Director: Takashi Miike
Takashi Miike is one of the most interesting and prolific filmmakers to come out of Japan, making over 80 films in nearly every genre imaginable since his directorial debut in the early 90s. His last feature film, he hugely successful 13 Assassins, had a cross over appeal that suddenly made everyone in the United States excited for his next samurai release. Unfortunately his latest venture into the samurai genre Hara-Kiri: Death of a Samurai, a loose remake of the classic 1962 Harakiri directed by the legendary Masaki Kobayashi, is a murky and static interpretation of the classic. It’s a shame considering how talented the director is, but it common place for some of his films to be utterly brilliant while others feel like they were made by a Miike knock-off.

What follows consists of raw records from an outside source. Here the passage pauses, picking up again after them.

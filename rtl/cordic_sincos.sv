// cordic_sincos: fully pipelined fixed-point CORDIC sine/cosine generator.
//
// The circular CORDIC in rotation mode turns the vector (K_c, 0) by the input
// angle theta using only shifts and adds: iteration i rotates by +/-atan(2^-i),
// the sign chosen so that the residual angle goes to zero. The ITER stages are
// unrolled into a pipeline, one cordic_stage per iteration, and the number of
// iterations equals the word length WIDTH, as in the classic formulation where
// b iterations are run on a b-bit machine. The gain of the iterations,
// 1/K_c = prod sqrt(1+2^-2i), is cancelled up front by starting from
// x0 = K_c instead of 1, so the final vector is (cos theta, sin theta).
//
// Number formats (all two's complement):
//   angle            WIDTH bits, radians, WIDTH-2 fractional bits (range -2..2)
//   cos_out, sin_out WIDTH bits, WIDTH-2 fractional bits (1.0 = 2^(WIDTH-2))
// Inside, x, y and z carry GUARD extra fractional bits and one extra integer
// bit of headroom; the outputs are rounded to nearest from the last stage.
// The angle must lie within the convergence range of the circular CORDIC,
// |theta| <= sum atan(2^-i) ~ 1.7433 rad (99.9 degrees); an assertion checks it.
// The 16/24/32-bit word lengths and "iterations = word length" follow the
// source description; the angle format, the guard bits, the output rounding,
// the reset and the valid flag are choices of this design.
//
// Timing: one angle may be accepted every clock cycle (in_valid). Each stage
// is one register, the first one capturing the angle, so an angle presented
// in clock cycle n is on cos_out/sin_out, with out_valid, in cycle n+ITER:
// a latency of ITER cycles and a throughput of one result per cycle.
// rst_n is asynchronous and active low.
module cordic_sincos #(
  parameter int unsigned WIDTH = 16,     // word length: 16, 24 or 32
  parameter int unsigned ITER  = WIDTH,  // iterations = pipeline stages
  parameter int unsigned GUARD = 4       // extra internal fractional bits
) (
  input  logic                    clk,
  input  logic                    rst_n,
  input  logic                    in_valid,
  input  logic signed [WIDTH-1:0] angle,
  output logic                    out_valid,
  output logic signed [WIDTH-1:0] cos_out,
  output logic signed [WIDTH-1:0] sin_out
);

  localparam int unsigned FRAC  = WIDTH - 2;       // fractional bits at the ports
  localparam int unsigned IFRAC = FRAC + GUARD;    // fractional bits inside
  localparam int unsigned DW    = IFRAC + 3;       // sign + 2 integer bits + fraction

  // Starting vector x0 = K_c (scale factor pre-applied), y0 = 0.
  localparam logic signed [DW-1:0] X0 =
      DW'(cordic_pkg::to_fixed(cordic_pkg::scale_kc(int'(ITER)), int'(IFRAC)));

  // Largest angle the iterations can reach, in port LSBs.
  function automatic longint conv_limit();
    real s;
    s = 0.0;
    for (int i = 0; i < int'(ITER); i++) s = s + cordic_pkg::atan_pow2(i);
    return cordic_pkg::to_fixed(s, int'(FRAC));
  endfunction
  localparam longint ANGLE_MAX = conv_limit();

  logic                  v [ITER+1];
  logic signed [DW-1:0]  x [ITER+1];
  logic signed [DW-1:0]  y [ITER+1];
  logic signed [DW-1:0]  z [ITER+1];

  assign v[0] = in_valid;
  assign x[0] = X0;
  assign y[0] = '0;
  assign z[0] = DW'(angle) <<< GUARD;   // sign-extend, then align the fraction

  for (genvar i = 0; i < int'(ITER); i++) begin : g_stage
    cordic_stage #(
      .XYW(DW), .ZW(DW), .FRAC(IFRAC), .N(ITER), .SHIFT(i)
    ) u_stage (
      .clk      (clk),
      .rst_n    (rst_n),
      .in_valid (v[i]),
      .x_in     (x[i]),
      .y_in     (y[i]),
      .z_in     (z[i]),
      .out_valid(v[i+1]),
      .x_out    (x[i+1]),
      .y_out    (y[i+1]),
      .z_out    (z[i+1])
    );
  end

  // Round the last stage to the port precision (the residual z is dropped).
  function automatic logic signed [WIDTH-1:0] round_out(logic signed [DW-1:0] a);
    logic signed [DW:0] t;
    t = {a[DW-1], a};
    if (GUARD > 0) t = t + ((DW+1)'(1) <<< (GUARD - 1));
    t = t >>> GUARD;
    return WIDTH'(t);
  endfunction

  assign out_valid = v[ITER];
  assign cos_out   = round_out(x[ITER]);
  assign sin_out   = round_out(y[ITER]);

  // The circular CORDIC only converges inside +/- sum(alpha_i).
  a_angle_range: assert property (@(posedge clk)
      in_valid |-> (longint'(angle) <= ANGLE_MAX && longint'(angle) >= -ANGLE_MAX))
    else $error("cordic_sincos: angle %0d outside the convergence range +/-%0d",
                angle, ANGLE_MAX);

endmodule
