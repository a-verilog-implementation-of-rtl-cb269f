// tb_cordic_sincos: end-to-end test of the sine/cosine generator at its
// default configuration (16-bit words, 16 pipelined iterations). The checker
// sends the 60-degree example, fixed angles, a back-to-back burst, a stream
// with bubbles and a reset with a full pipeline, and compares every result
// with $cos/$sin and every latency with the number of iterations.
module tb_cordic_sincos;
  localparam int unsigned WIDTH = 16;

  logic clk = 0;
  always #5 clk = ~clk;

  logic                    rst_n, in_valid, out_valid, done;
  logic signed [WIDTH-1:0] angle, cos_out, sin_out;
  int                      checks, failures;

  cordic_sincos dut (
    .clk, .rst_n, .in_valid, .angle, .out_valid, .cos_out, .sin_out
  );

  cordic_sincos_checker #(.WIDTH(WIDTH)) chk (
    .clk, .rst_n, .in_valid, .angle, .out_valid, .cos_out, .sin_out,
    .done, .checks, .failures
  );

  initial begin
    repeat (20000) @(posedge clk);
    $display("watchdog expired");
    $display("TB_RESULT checks=%0d failures=%0d", checks, failures + 1);
    $finish;
  end

  initial begin
    repeat (2) @(posedge clk);
    wait (done);
    $display("TB_RESULT checks=%0d failures=%0d", checks, failures);
    $finish;
  end
endmodule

Shot in perhaps the dullest and utterly useless 3D ever committed to celluloid, Hara-Kiri attempts to play up the tropes of the samurai era in a serious manner but ends up feeling like a melodrama spiked with a few moments of semi-interesting action. Since peaceful times have befallen ancient Tokyo, the remaining masterless ronin have had trouble adjusting. With no great battles to fight, many have resorted to committing Seppuku, the ritual suicide where a samurai slices open their stomach and then are decapitated by a fellow warrior. Hoping to find an honorable end to his poverty stricken life, samurai Hanshiro (Ebizo Ichikawa) requests an audience with one of the last remaining samurai strongholds, the House of Li. The leader of the house Kageyu (Koji Yakusho) is quick to dismiss the request because of what happened previously to the last samurai who attempted Hara-Kiri in his presence.

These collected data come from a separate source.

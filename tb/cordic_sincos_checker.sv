// cordic_sincos_checker: stimulus and scoreboard for one cordic_sincos.
//
// It owns the reset and the input side of the generator, keeps a queue of the
// angles sent with the cycle each was accepted in, and on every out_valid
// compares cos_out/sin_out with $cos/$sin of the same (quantised) angle, to
// within TOL output LSBs, and the latency with ITER cycles. The sequence is:
// the 60-degree example angle on its own; a set of fixed angles including 0,
// both signs and the edges of the convergence range; a back-to-back burst of
// random angles (one per cycle); a random stream with bubbles; a reset while
// the pipeline is full; and a short burst after it. It counts how often each
// of these situations happened and flags any that did not.
module cordic_sincos_checker #(
  parameter int unsigned WIDTH = 16,
  parameter int unsigned ITER  = WIDTH,
  parameter int unsigned TOL   = 2,
  parameter int unsigned NRAND = 200
) (
  input  logic                    clk,
  output logic                    rst_n,
  output logic                    in_valid,
  output logic signed [WIDTH-1:0] angle,
  input  logic                    out_valid,
  input  logic signed [WIDTH-1:0] cos_out,
  input  logic signed [WIDTH-1:0] sin_out,
  output logic                    done,
  output int                      checks,
  output int                      failures
);
  localparam int unsigned FRAC = WIDTH - 2;
  localparam real SCALE = 2.0 ** FRAC;
  localparam longint LTOL = longint'(TOL);

  typedef struct { longint ang; longint cyc; } item_t;
  item_t  sb[$];
  longint cycle = 0;
  longint amax;
  longint max_err = 0;

  // how often each situation of interest occurred
  int n_single = 0, n_b2b = 0, n_bubble = 0, n_pos = 0, n_neg = 0,
      n_edge = 0, n_reset_flush = 0, n_results = 0;
  logic prev_out_valid = 0, prev_in_valid = 0, seen_gap = 0;

  task automatic fail(string msg);
    failures++;
    $display("FAIL (WIDTH=%0d) %s", WIDTH, msg);
  endtask

  // scoreboard: cycle count and output comparison
  always @(posedge clk) begin
    cycle++;
    #1;
    if (!rst_n) begin
      checks++;
      if (out_valid) fail("out_valid during reset");
    end else if (out_valid) begin
      item_t it;
      real   th;
      longint ec, es;
      checks += 3;
      if (sb.size() == 0) begin
        fail("result with no angle outstanding");
      end else begin
        it = sb.pop_front();
        th = real'(it.ang) / SCALE;
        ec = longint'($cos(th) * SCALE);
        es = longint'($sin(th) * SCALE);
        if (cycle - it.cyc != longint'(ITER))
          fail($sformatf("latency %0d, expected %0d", cycle - it.cyc, ITER));
        if (longint'(cos_out) > ec + LTOL || longint'(cos_out) < ec - LTOL)
          fail($sformatf("cos(%0d) = %0d, expected %0d", it.ang, cos_out, ec));
        if (longint'(sin_out) > es + LTOL || longint'(sin_out) < es - LTOL)
          fail($sformatf("sin(%0d) = %0d, expected %0d", it.ang, sin_out, es));
        if (n_results == 0)
          $display("WIDTH=%0d: angle %0d -> cos %0d, sin %0d (exact %0d, %0d)",
                   WIDTH, it.ang, cos_out, sin_out, ec, es);
        max_err = (longint'(cos_out) - ec > max_err) ? longint'(cos_out) - ec : max_err;
        max_err = (ec - longint'(cos_out) > max_err) ? ec - longint'(cos_out) : max_err;
        max_err = (longint'(sin_out) - es > max_err) ? longint'(sin_out) - es : max_err;
        max_err = (es - longint'(sin_out) > max_err) ? es - longint'(sin_out) : max_err;
        n_results++;
        if (prev_out_valid) n_b2b++;
      end
    end
    prev_out_valid = out_valid && rst_n;
  end

  // driver
  task automatic send(longint a);
    @(negedge clk);
    in_valid = 1;
    angle    = WIDTH'(a);
    if (prev_in_valid == 0 && seen_gap) n_bubble++;
    if (a >= 0) n_pos++; else n_neg++;
    if (a > amax * 15 / 16 || a < -amax * 15 / 16) n_edge++;
    sb.push_back('{ang: a, cyc: cycle});   // the cycle the angle is presented in
    @(posedge clk);
    prev_in_valid = 1;
    seen_gap = 1;
  endtask

  task automatic idle(int n);
    repeat (n) begin
      @(negedge clk);
      in_valid = 0;
      angle    = '0;
      prev_in_valid = 0;
    end
  endtask

  function automatic longint rand_angle();
    return longint'($urandom_range(0, 32'(2 * amax))) - amax;
  endfunction

  function automatic longint deg(real d);
    return longint'(d * 3.14159265358979323846 / 180.0 * SCALE);
  endfunction

  initial begin
    real s;
    int  seen [7];
    s = 0.0;
    for (int i = 0; i < int'(ITER); i++) s += $atan(2.0 ** (-i));
    amax = longint'(s * SCALE) - 1;
    checks = 0; failures = 0; done = 0;
    rst_n = 0; in_valid = 0; angle = '0;
    repeat (4) @(posedge clk);
    @(negedge clk) rst_n = 1;
    idle(2);

    // the worked example: 60 degrees, alone in the pipeline
    send(deg(60.0));
    idle(int'(ITER) + 2);
    n_single = n_results;

    // fixed angles
    send(0); send(1); send(-1);
    send(deg(30.0));  send(deg(-30.0));
    send(deg(45.0));  send(deg(-45.0));
    send(deg(90.0));  send(deg(-90.0));
    send(amax);       send(-amax);
    idle(int'(ITER) + 2);

    // back-to-back burst
    repeat (NRAND) send(rand_angle());
    // random stream with bubbles
    repeat (NRAND) begin
      if ($urandom_range(0, 1) == 1) send(rand_angle());
      else idle(1);
    end
    // reset while the pipeline is full: every outstanding angle is lost
    repeat (int'(ITER)) send(rand_angle());
    @(negedge clk);
    in_valid = 0;
    rst_n    = 0;
    sb.delete();
    @(negedge clk);
    checks++;
    if (out_valid) fail("out_valid survived reset");
    else n_reset_flush++;
    rst_n = 1;
    idle(int'(ITER) + 2);
    checks++;
    if (n_results == 0) fail("no results");
    // a short burst after the reset
    repeat (8) send(rand_angle());
    idle(int'(ITER) + 2);
    checks++;
    if (sb.size() != 0) fail($sformatf("%0d results missing", sb.size()));

    $display("WIDTH=%0d largest error: %0d LSB", WIDTH, max_err);
    $display("WIDTH=%0d counts: results=%0d single=%0d back_to_back=%0d bubbles=%0d positive=%0d negative=%0d range_edge=%0d reset_flush=%0d",
             WIDTH, n_results, n_single, n_b2b, n_bubble, n_pos, n_neg, n_edge, n_reset_flush);
    seen[0] = n_single; seen[1] = n_b2b;  seen[2] = n_bubble; seen[3] = n_pos;
    seen[4] = n_neg;    seen[5] = n_edge; seen[6] = n_reset_flush;
    foreach (seen[k]) begin
      checks++;
      if (seen[k] == 0) fail($sformatf("situation %0d never happened", k));
    end
    done = 1;
  end
endmodule
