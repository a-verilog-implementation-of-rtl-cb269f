// tb_cordic_widths: runs the same end-to-end checks on the generator built
// for the other two word lengths, 24 and 32 bits (24 and 32 pipelined
// iterations), side by side.
module tb_cordic_widths;
  logic clk = 0;
  always #5 clk = ~clk;

  logic                 r24, v24, ov24, d24;
  logic signed [23:0]   a24, c24, s24;
  int                   k24, f24;
  logic                 r32, v32, ov32, d32;
  logic signed [31:0]   a32, c32, s32;
  int                   k32, f32;

  cordic_sincos #(.WIDTH(24)) dut24 (
    .clk, .rst_n(r24), .in_valid(v24), .angle(a24), .out_valid(ov24),
    .cos_out(c24), .sin_out(s24));
  cordic_sincos_checker #(.WIDTH(24)) chk24 (
    .clk, .rst_n(r24), .in_valid(v24), .angle(a24), .out_valid(ov24),
    .cos_out(c24), .sin_out(s24), .done(d24), .checks(k24), .failures(f24));

  cordic_sincos #(.WIDTH(32)) dut32 (
    .clk, .rst_n(r32), .in_valid(v32), .angle(a32), .out_valid(ov32),
    .cos_out(c32), .sin_out(s32));
  cordic_sincos_checker #(.WIDTH(32)) chk32 (
    .clk, .rst_n(r32), .in_valid(v32), .angle(a32), .out_valid(ov32),
    .cos_out(c32), .sin_out(s32), .done(d32), .checks(k32), .failures(f32));

  initial begin
    repeat (20000) @(posedge clk);
    $display("watchdog expired");
    $display("TB_RESULT checks=%0d failures=%0d", k24 + k32, f24 + f32 + 1);
    $finish;
  end

  initial begin
    repeat (2) @(posedge clk);
    wait (d24 && d32);
    $display("TB_RESULT checks=%0d failures=%0d", k24 + k32, f24 + f32);
    $finish;
  end
endmodule
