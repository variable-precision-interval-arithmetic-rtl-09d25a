// vp_regfile: generic register-file memory with two read ports and one write
// port, used for both halves of the VPIAC register file (the header memory
// and the significand memory).
//
// Each cycle two words can be read and one written, which is what the
// coprocessor's register file provides. Reads are combinational (the address
// is presented and the word is available in the same cycle); the write is
// taken on the rising clock edge. A read of the address being written returns
// the old word. The combinational read and the write-before-read ordering are
// this design's choices. No reset: the contents are loaded by the host.
//
// Parameters: DEPTH words of WIDTH bits.
module vp_regfile #(
  parameter int unsigned DEPTH = 64,
  parameter int unsigned WIDTH = 32,
  localparam int unsigned AW = $clog2(DEPTH)
) (
  input  logic             clk,
  input  logic [AW-1:0]    ra0,
  output logic [WIDTH-1:0] rd0,
  input  logic [AW-1:0]    ra1,
  output logic [WIDTH-1:0] rd1,
  input  logic             we,
  input  logic [AW-1:0]    wa,
  input  logic [WIDTH-1:0] wd
);
  logic [WIDTH-1:0] mem [DEPTH];

  always_ff @(posedge clk) begin
    if (we) mem[wa] <= wd;
  end

  assign rd0 = mem[ra0];
  assign rd1 = mem[ra1];
endmodule
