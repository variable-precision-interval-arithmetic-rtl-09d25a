// vp_selector: operand selector and word comparator.
//
// Holds four W-bit input words (from the register file, the long accumulator
// and the multiplier) and routes two of them, chosen by sel_a and sel_b, to
// its outputs, which feed the adder and the shifter. It also compares the two
// selected words as unsigned numbers (lt, eq, gt). Comparing two
// variable-precision numbers word by word from the most significant word down
// uses this comparator. Combinational. The four-word width follows the
// published hardware table; the select encoding is this design's own.
module vp_selector #(
  parameter int unsigned W = 64
) (
  input  logic [W-1:0] in0,
  input  logic [W-1:0] in1,
  input  logic [W-1:0] in2,
  input  logic [W-1:0] in3,
  input  logic [1:0]   sel_a,
  input  logic [1:0]   sel_b,
  output logic [W-1:0] out_a,
  output logic [W-1:0] out_b,
  output logic         lt,
  output logic         eq,
  output logic         gt
);
  logic [W-1:0] w [4];
  assign w[0] = in0;
  assign w[1] = in1;
  assign w[2] = in2;
  assign w[3] = in3;
  assign out_a = w[sel_a];
  assign out_b = w[sel_b];
  assign lt = (out_a < out_b);
  assign eq = (out_a == out_b);
  assign gt = (out_a > out_b);
endmodule
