// tb_vp_selector: drives four random words (with deliberate equal pairs),
// checks that every select value routes the right word to each output and
// that the comparator outputs agree with unsigned comparison.
module tb_vp_selector;
  logic [63:0] in0, in1, in2, in3, out_a, out_b;
  logic [1:0] sel_a, sel_b;
  logic lt, eq, gt;
  logic [63:0] w [4];
  int checks = 0, failures = 0;

  vp_selector #(.W(64)) dut (.*);

  initial begin
    #100000; failures++;
    $display("TB_RESULT checks=%0d failures=%0d", checks, failures); $finish;
  end

  initial begin
    for (int t = 0; t < 300; t++) begin
      for (int i = 0; i < 4; i++) w[i] = {$urandom, $urandom};
      if (t % 4 == 0) w[1] = w[0];
      if (t % 4 == 1) w[3] = w[2] + 1;
      in0 = w[0]; in1 = w[1]; in2 = w[2]; in3 = w[3];
      sel_a = 2'($urandom); sel_b = 2'($urandom);
      if (t % 4 == 0) begin sel_a = 0; sel_b = 1; end
      #1;
      checks++;
      if (out_a !== w[sel_a] || out_b !== w[sel_b] ||
          lt !== (w[sel_a] < w[sel_b]) || eq !== (w[sel_a] == w[sel_b]) ||
          gt !== (w[sel_a] > w[sel_b])) begin
        failures++;
        if (failures < 10) $display("FAIL sel %0d %0d", sel_a, sel_b);
      end
    end
    $display("TB_RESULT checks=%0d failures=%0d", checks, failures);
    $finish;
  end
endmodule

Kageyu tells Hanshiro a pitiful tale of a poverty stricken samurai Motome (Eija) who came to him with a similar Harakiri request but in actuality was bluffing in hopes of receiving money to help his sickly wife and child. Wanting to make an example of his dishonesty, the house of Li forced the impoverished samurai to follow through the act using his sword. Unfortunately for Motome, he only brought a bamboo sword, as he had sold his real one for money for his family. The scene in which Motome is forced to commit Seppuku, with the wooden blade, is painfully brutal and perfectly distills the kind of intensity Miike has become famous for. Despite this brilliantly crafted tortuous death, the film plunges into more flashbacks from the point of view Hanshiro, who it turns out knew Motome all too well and this is where the film starts to suffer from insipid cliches.
It’s a shame that Hara-Kiri: Death of a Samurai doesn’t live up to the power of the original, as it certainly had the potential with Miike behind the camera. Instead the film spends too much time establishing a kind of corny back story between Motome and Hanshiro to ever amount to much. Even the final climatic showdown between the soldiers of the house of Li and Hanshiro feels rushed and somewhat sloppily executed, opting for moments of high-pitched melodrama instead of the raw reality the samurai must endure. It must be reiterated that film in no way needed to be shot in 3D, as it distracts from the compositions and dulls the color, making the film seem washed out when it could have been vibrant. Miike is an extremely talented director but the price he pays in being so prolific is that he has an equal amounts of hits as he does failures.